07 January 2021
While there can be no doubt that COVID-19 has wreaked havoc with markets across the world, and has also made trading foreign exchange difficult, we must not lose sight of the underlying factors, writes Sam Singh, Africa Strategist, at Corporate and Investment Banking, Absa.
COVID-19 has undoubtedly been a defining time in our generation's history, with effects on global economies comparable in some instances to what was experienced during the Great Depression of the 1930s. The pandemic has also recalled the economic shockwaves of the Global Financial Crisis of 2008/09. One can argue that this episode is like none seen before because it hasn’t emanated from economic factors. The pandemic is also having a broad spectrum of effects on economies and exchange rates globally.
Although global risk sentiment has been a significant driver of currency fluctuations, we would also need to consider idiosyncratic fundamentals when analysing currency movements on the continent over the past year.
Factors that influenced global risk appetite outside of the headline numbers of the COVID-19 pandemic were about fiscal and monetary stimulus measures taken to mitigate the impact of COVID-19 on economies and news about a COVID-19 vaccine and trials of drugs. Later in the year, U.S elections and impending policy implications also influenced risk appetite. Once the US elections and some of the lingering noise around it had subsided, we saw more improvement in global risk appetite and the strengthening of emerging market currencies. Of course, this also coincided with progress on COVID-19 vaccines.

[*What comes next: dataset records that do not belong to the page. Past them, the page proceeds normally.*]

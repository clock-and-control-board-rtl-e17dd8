// tb_ccb_pulse_gen: triggers pulses of several lengths (0, 1, 5, 16, 20,
// 255 clocks) and checks the start one clock after the trigger and the exact
// length; then checks that a trigger during a pulse restarts it.
module tb_ccb_pulse_gen;
  logic clk = 1'b0, rst = 1'b1, trig = 1'b0;
  logic [7:0] len = '0;
  logic pulse;
  int checks = 0, failures = 0;

  ccb_pulse_gen #(.W(8)) dut (.clk, .rst, .trig, .len, .pulse);
  always #5 clk = ~clk;

  initial begin
    repeat (5000) @(posedge clk);
    failures++;
    $display("TB_RESULT checks=%0d failures=%0d", checks, failures);
    $finish;
  end

  task automatic chk(input bit cond, input string msg);
    checks++;
    if (!cond) begin failures++; $display("FAIL %s", msg); end
  endtask

  task automatic measure(input int l, input int expect_len);
    int n = 0;
    @(negedge clk); len = 8'(l); trig = 1'b1;
    @(negedge clk); trig = 1'b0;
    chk(pulse == (expect_len > 0), $sformatf("len %0d: start", l));
    while (pulse && n < 400) begin n++; @(negedge clk); end
    chk(n == expect_len, $sformatf("len %0d: measured %0d", l, n));
  endtask

  initial begin
    repeat (3) @(posedge clk); rst <= 1'b0;
    measure(0, 0);
    measure(1, 1);
    measure(5, 5);
    measure(16, 16);
    measure(20, 20);
    measure(255, 255);
    // retrigger after 3 clocks of a 10-clock pulse: total 3 + 10
    begin
      int n = 0;
      @(negedge clk); len = 8'd10; trig = 1'b1;
      @(negedge clk); trig = 1'b0;
      repeat (2) begin n++; @(negedge clk); end
      trig = 1'b1; n++; @(negedge clk); trig = 1'b0;
      while (pulse && n < 100) begin n++; @(negedge clk); end
      chk(n == 13, $sformatf("retrigger: measured %0d", n));
    end
    $display("TB_RESULT checks=%0d failures=%0d", checks, failures);
    $finish;
  end
endmodule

Not every country has a fully flexible exchange rate regime that immediately responds to market forces. In countries where a Central Bank does not intervene too much in the foreign exchange (FX) market, the impact on these currencies emanating from shifts in sentiment had been seen sooner than in countries with more managed regimes.
In some countries where there has been limited movement in currencies initially, we have still seen the effects of the pandemic on the overall balance of payments through a decline in FX reserves or some form of market dislocation. Export volumes had been reduced significantly due to lack of global demand; there wasn't much new investment inflows and those countries that have liquid fixed income markets had also seen portfolio outflows.

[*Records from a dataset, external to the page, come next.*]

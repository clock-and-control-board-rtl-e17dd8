// ccb_sync_edge: two-flip-flop synchroniser with rising-edge detector.
//
// Front-panel ECL inputs arrive asynchronously to the CCB clock.  Each bit
// is passed through two flip-flops; `level` is the synchronised signal and
// `rise` is a one-clock pulse on each 0-to-1 transition.  Latency: `level`
// follows the input after two clocks, `rise` is high in the same clock as
// the first high `level`.  The specification asks for action "on the rising
// edge of the external pulses"; the synchroniser is this design's.
module ccb_sync_edge #(
  parameter int unsigned W = 1
) (
  input  logic         clk,
  input  logic         rst,
  input  logic [W-1:0] d,
  output logic [W-1:0] level,
  output logic [W-1:0] rise
);

  logic [W-1:0] s1, s2, s3;

  always_ff @(posedge clk) begin
    if (rst) begin
      s1 <= '0; s2 <= '0; s3 <= '0;
    end else begin
      s1 <= d; s2 <= s1; s3 <= s2;
    end
  end

  assign level = s2;
  assign rise  = s2 & ~s3;

endmodule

Harder hit are those countries that are heavily reliant on a single commodity although it has not always reflected in the prevailing currency values. When the pandemic first hit, many countries were aware that there would be a large impact on the balance of payments and were bracing for the worst to happen. Some central banks, seeing these rapid shifts, acted quickly to limit the consequences, and not always in conventional ways as policymakers had to tussle with stimulating economic growth but also maintain a decent FX reserve buffer due to the uncertainty and duration of COVID-19.
Despite some interventions in the FX market from some central banks, most currencies across Africa have depreciated. Naturally, as a result of weaker currencies, we have seen an impact on trade. Usually, weaker exchange rates would improve export performance, but not in an environment where there is also very little global growth and demand for a large number of goods and services. For example, weaker exchange rates have certainly not increased in tourists on the continent for the many countries’ that rely on large foreign exchange earnings. Additionally, commodity-rich countries that do not have a diversified export base were not only unable to export their products due to low demand but also saw reduced investments and portfolio outflows to safe havens.
The opening up of borders, optimism around global growth and encouragement from vaccine developments should start to improve African countries' overall balance of payments and their currency performance.
There are many reasons to be optimistic about improvements in FX markets across the continent, including the fact that many central banks are becoming more prudent and transparent when it comes to interventions that affect currencies and are improving access to foreign exchange. Countries that are negotiating financing facilities from International Financial Institutions have also sought FX reforms. This is not to say that exchange rates won't fluctuate widely in some cases or be more stable than one would expect in others: there are also idiosyncratic factors to consider during a severe global downturn, in this case, the COVID-19 pandemic.